The title of the fourth paper is Building and Using Multimodal Comparable Corpora for Machine Translation. Here, the authors Haithem Afli, Loic Barrault, and Holger Schwenk exploit a multimodal comparable corpus, which consists of audio in the source language and text documents in the target language. The audio part is converted to text using a speech recognition system, and then translated to the target language using a standard SMT system. Subsequently, information retrieval techniques are used to extract parallel sentences and phrases. It is shown that adding this data to an English to French translation system leads to significant improvements in translation quality.
The last paper, Building a Multi-Domain Comparable Corpus Using a Learning to Rank Method is authored by Razieh Rahimi, Azadeh Shakery, Javid Dadashkarimi, Mozhdeh Ariannezhad, Mostafa Dehghani, and Hossein Nasr Esfahani. Given that the previous papers showed the usefulness of comparable corpora for MT, this work concentrates on how to optimize the construction of comparable corpora. Their approach is that, given two sets of documents in the source and in the target language, the task is to find for each source language document the best matching (i.e. most comparable) target language document. They do this in a sophisticated way by employing a learning-to-rank method. Hereby, each evidence indicating document similarity is considered as a feature, and the feature weights are learned automatically. It is shown that learning the feature weights significantly improves the quality of the document alignments, and the practicality of the method is shown by building a multi-domain English–Persian comparable corpus.
To provide an overview on important other work, these five papers are preceded by an article highlighting some of the recent progress in the field.
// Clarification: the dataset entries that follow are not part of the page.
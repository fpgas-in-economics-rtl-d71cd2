// tb_util_pkg: conversions between real numbers and the Q15.16 fixed-point
// format of the accelerator, shared by the testbenches.
package tb_util_pkg;
  import vfi_pkg::*;

  function automatic fx_t r2fx(input real r);
    real s;
    s = r * (2.0 ** FX_FRAC);
    if (s >= 2147483647.0) return FX_MAX;
    if (s <= -2147483648.0) return FX_MIN;
    return fx_t'($rtoi(s));
  endfunction

  function automatic real fx2r(input fx_t v);
    return real'(v) / (2.0 ** FX_FRAC);
  endfunction

  function automatic real rabs(input real r);
    return (r < 0.0) ? -r : r;
  endfunction

  // Uniform real in [lo, hi).
  function automatic real urand(input real lo, input real hi);
    return lo + (hi - lo) * (real'($urandom) / 4294967296.0);
  endfunction
endpackage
In the compilation of this special issue the help of numerous colleagues was indispensable. Let us first acknowledge the excellent cooperation with the JNLE editorial team and the publisher, in particular Natalia Konstantinova and Ruslan Mitkov. Our special thanks also go to the members of our guest editorial board who in a two-step reviewing process kindly volunteered to provide detailed comments on the papers and on the revised versions, thereby supporting us in the selection of the best papers and providing valuable feedback to the authors for further improvements. These are the board members in alphabetical order:
Akiko Aizawa, Ahmet Aker, Marianna Apidianaki, Nuria Bel, Helena Blancafort, Dhouha Bouamor, Chenhui Chu, Kenneth W. Church, Beatrice Daille, Estelle Delpech, Silvia Hansen-Schirra, Amir Hazem, Diana Inkpen, Kyo Kageura, Kevin Knight, Philipp Koehn, Bo Li, Bin Lu, Belinda Maia, Maria Teresa Martin-Valdivia, Tomas Mikolov, Emmanuel Morin, Santanu Pal, Uwe Quasthoff, Iñaki San Vicente Roncal, Xabier Saralegi, Carolina Scarton, Inguna Skadina, Kamel Smaili, Marko Tadic, George Tambouratzis, Benjamin Tsou, Stephan Vogel, Yorick Wilks, Geoffrey Williams, Krzysztof Wolk, Chengzhi Zhang.
Last but not least, we would like to thank all authors without whom this special issue would not have been possible.